Görünen o ki bu durum Mustafa Kemal Atatürk'ün de dikkatini çekmiş ve bu konuda çeşitli kitaplar okuyarak kendini bu konuda bilgilendirmeye çalışmıştır. Bunu yaparken okuduğu kitaplara notlar almış, ilgisini çeken açıklamaları işaretlemiştir. Atatürk'ün modern bilime ilgisi sadece okuma düzeyinde kalmamış, devlet matbaası tarafından basılan ders kitaplarına da yansımıştır. Atatürk döneminde yayınlanan kitaplarda evrim yasası ve bu doğa yasasının neden ve nasıl bu şekilde çalıştığını izah eden Evrim Teorisi sıradan bir bilimsel gerçek olarak ele alınmaktadır.
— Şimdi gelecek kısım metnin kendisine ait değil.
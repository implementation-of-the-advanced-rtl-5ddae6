// tb_sat_data_matrices: checks the clause matrix and its transpose.
//
// Random clause rows are written through the row port and mirrored in a
// reference array. Every row is then read back through the row port and
// every column through the column port, and each column word must equal
// the transpose of the reference. Reads must deliver their word exactly
// one cycle after the address (the single-cycle access of the matrix) and
// hold it while the read enable is low. Rows are then rewritten and the
// transpose checked again, so stale column bits are caught.
module tb_sat_data_matrices;
  localparam int unsigned N  = 16;
  localparam int unsigned M  = 24;
  localparam int unsigned RW = $clog2(M);
  localparam int unsigned CW = $clog2(N);

  logic          clk = 1'b0;
  logic          wr_en, rd_row_en, rd_col_en;
  logic [RW-1:0] wr_row, rd_row;
  logic [CW-1:0] rd_col;
  logic [N-1:0]  wr_ones, wr_zeros, row_ones, row_zeros;
  logic [M-1:0]  col_ones, col_zeros;

  sat_data_matrices #(.N(N), .M(M)) dut (.*);

  always #5 clk = ~clk;

  int checks = 0, failures = 0;
  logic [N-1:0] ref_ones [M];
  logic [N-1:0] ref_zeros[M];

  initial begin
    repeat (20000) @(posedge clk);
    failures++;
    $display("TB_RESULT checks=%0d failures=%0d", checks, failures);
    $finish;
  end

  task automatic write_row(int i);
    logic [N-1:0] lits = N'($urandom);
    logic [N-1:0] pol  = N'($urandom);
    @(negedge clk);
    wr_en    = 1'b1;
    wr_row   = RW'(i);
    wr_ones  = lits & pol;
    wr_zeros = lits & ~pol;
    ref_ones[i]  = lits & pol;
    ref_zeros[i] = lits & ~pol;
    @(negedge clk);
    wr_en = 1'b0;
  endtask

  task automatic check_all();
    for (int i = 0; i < M; i++) begin
      @(negedge clk);
      rd_row_en = 1'b1;
      rd_row    = RW'(i);
      @(negedge clk);
      rd_row_en = 1'b0;
      rd_row    = RW'(M - 1 - i);    // must not disturb the held word
      checks++;
      if (row_ones !== ref_ones[i] || row_zeros !== ref_zeros[i]) begin
        failures++;
        $display("FAIL row %0d: %h/%h expected %h/%h", i, row_ones, row_zeros,
                 ref_ones[i], ref_zeros[i]);
      end
      @(negedge clk);
      checks++;
      if (row_ones !== ref_ones[i]) begin
        failures++;
        $display("FAIL row %0d not held", i);
      end
    end
    for (int j = 0; j < N; j++) begin
      logic [M-1:0] eo, ez;
      for (int i = 0; i < M; i++) begin
        eo[i] = ref_ones[i][j];
        ez[i] = ref_zeros[i][j];
      end
      @(negedge clk);
      rd_col_en = 1'b1;
      rd_col    = CW'(j);
      @(negedge clk);
      rd_col_en = 1'b0;
      checks++;
      if (col_ones !== eo || col_zeros !== ez) begin
        failures++;
        $display("FAIL col %0d: %h/%h expected %h/%h", j, col_ones, col_zeros, eo, ez);
      end
    end
  endtask

  initial begin
    wr_en = 1'b0; rd_row_en = 1'b0; rd_col_en = 1'b0;
    wr_row = '0; rd_row = '0; rd_col = '0; wr_ones = '0; wr_zeros = '0;
    for (int i = 0; i < M; i++) write_row(i);
    check_all();
    for (int k = 0; k < 3 * M; k++) write_row($urandom_range(M - 1));
    check_all();
    // Latency: the word appears after exactly one clock edge, not before.
    @(negedge clk);
    rd_row_en = 1'b1;
    rd_row    = RW'(3);
    #1;
    checks++;
    if (row_ones === ref_ones[3] && row_zeros === ref_zeros[3] &&
        (ref_ones[3] != ref_ones[M-1] || ref_zeros[3] != ref_zeros[M-1])) begin
      failures++;
      $display("FAIL row read is not registered");
    end
    @(posedge clk);
    #1;
    checks++;
    if (row_ones !== ref_ones[3] || row_zeros !== ref_zeros[3]) begin
      failures++;
      $display("FAIL row word not present one cycle after the address");
    end
    rd_row_en = 1'b0;
    $display("TB_RESULT checks=%0d failures=%0d", checks, failures);
    $finish;
  end
endmodule
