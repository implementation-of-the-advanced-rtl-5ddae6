// sat_implication_matrix: the n x n implication matrix (IM).
//
// Word j records, as an n-bit set of variables, the chain of implications
// that led to the current value of variable x_j. When x_j is implied by
// clause c_i the control unit writes IM[j] = c_i^B | IM[k] | ... | IM[r],
// where c_i^B marks the variables of c_i and k..r are the other variables
// of c_i. A conflict-induced clause is the OR of the words of the variables
// of the conflicting clause. The memory is a simple dual-port RAM: one write
// port and one synchronous read port that can work in the same cycle.
//
// Timing: rd_addr with rd_en in cycle t gives rd_data in cycle t+1. A read
// of the word being written in the same cycle returns the old word.
//
// The n x n dual-port organisation follows the source architecture; the
// port arrangement (one write, one read) is this design's choice.
module sat_implication_matrix #(
  parameter int unsigned N  = sat_pkg::N_VARS_DEFAULT,
  parameter int unsigned CW = (N > 1) ? $clog2(N) : 1
) (
  input  logic          clk,
  input  logic          wr_en,
  input  logic [CW-1:0] wr_addr,
  input  logic [N-1:0]  wr_data,
  input  logic          rd_en,
  input  logic [CW-1:0] rd_addr,
  output logic [N-1:0]  rd_data
);

  logic [N-1:0] mem [N];

  always_ff @(posedge clk) begin
    if (wr_en) mem[wr_addr] <= wr_data;
    if (rd_en) rd_data <= mem[rd_addr];
  end

endmodule
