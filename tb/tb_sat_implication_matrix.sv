// tb_sat_implication_matrix: checks the implication matrix RAM.
//
// Random words are written to random addresses while a reference array is
// kept; reads on the second port, often in the same cycle as a write,
// must return the reference contents one cycle after the address, and a
// read of the address being written must return the old word.
module tb_sat_implication_matrix;
  localparam int unsigned N  = 32;
  localparam int unsigned CW = $clog2(N);

  logic          clk = 1'b0;
  logic          wr_en, rd_en;
  logic [CW-1:0] wr_addr, rd_addr;
  logic [N-1:0]  wr_data, rd_data;

  sat_implication_matrix #(.N(N)) dut (.*);

  always #5 clk = ~clk;

  int checks = 0, failures = 0;
  logic [N-1:0] ref_mem [N];

  initial begin
    repeat (20000) @(posedge clk);
    failures++;
    $display("TB_RESULT checks=%0d failures=%0d", checks, failures);
    $finish;
  end

  initial begin
    logic [N-1:0] expect_word;
    wr_en = 1'b0; rd_en = 1'b0; wr_addr = '0; rd_addr = '0; wr_data = '0;
    for (int i = 0; i < N; i++) begin
      @(negedge clk);
      wr_en = 1'b1; wr_addr = CW'(i); wr_data = $urandom;
      ref_mem[i] = wr_data;
    end
    @(negedge clk);
    wr_en = 1'b0;
    for (int k = 0; k < 2000; k++) begin
      @(negedge clk);
      rd_en   = 1'b1;
      rd_addr = CW'($urandom);
      wr_en   = $urandom_range(1);
      wr_addr = ($urandom_range(3) == 0) ? rd_addr : CW'($urandom);
      wr_data = $urandom;
      expect_word = ref_mem[rd_addr];
      if (wr_en) ref_mem[wr_addr] = wr_data;
      @(negedge clk);
      rd_en = 1'b0;
      wr_en = 1'b0;
      checks++;
      if (rd_data !== expect_word) begin
        failures++;
        $display("FAIL read %0d: %h expected %h", rd_addr, rd_data, expect_word);
      end
    end
    $display("TB_RESULT checks=%0d failures=%0d", checks, failures);
    $finish;
  end
endmodule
Bu makalemizde, Atatürk'ün okuduğu evrimle ilgili kitaplara yönelik aldığı notlar ve işaretlediği kısımlar ile ilgili bir derleme göreceksiniz. Umuyoruz ki ülkemizin kurucusunun bilimsel perspektifini anlamak açısından faydalı olacaktır.
Önemli Uyarı
Bu derleme, "Bakın Atatürk de kabul etmiş, demek ki evrim doğrudur." gibi saçma bir argüman ileri sürmek için kaleme alınmamıştır. Evrimin doğruluğunu bilmek ve göstermek için, bu konunun uzmanı biri olmayan Atatürk'e ihtiyacımız olmadığı gibi, Atatürk'ün (veya bu sahanın uzmanı olmayan herhangi bir diğer kişinin) bilimsel bir gerçeği kabulü veya reddinin, bilim açısından herhangi bir değeri ve önemi yoktur. Yani bu derlemede Atatürk'ü "putlaştırma" gibi bir hedefimiz olmamakla birlikte, günümüz siyasetçilerinin bilimden ve toplumdan, gerçeklerden uzaklığı göz önüne alınarak, zamanında ne gibi politikacıların, askerlerin ve liderlerin olabildiğini göstermek, Türkiye bugün bir nebze modern ise, bunu borçlu olduğu insanların başında gelen ismin bir zamanlar çağının ne kadar ilerisinde olduğunu dile getirmek hedeflenmiştir.
Ayrıca günümüzde göz ardı edilmeye çalışılanın aksine, Mustafa Kemal Atatürk'ün şu anda içerisinde yaşamayı sürdürebildiğimiz Türkiye Cumhuriyeti'nin kurulmasındaki önemli rolü bir gerçektir. Bu gerçek, Atatürk'ün sevilip sevilmemesinden, onunla ilgili düşüncelerden ve hislerden tamamen bağımsız, tarihsel bir veridir. Dahası, günümüzde halen on milyonların Atatürk'ün düşüncelerine ve gösterdiği yola ne denli önem verdiği de kamuoyunca bilinen bir gerçektir.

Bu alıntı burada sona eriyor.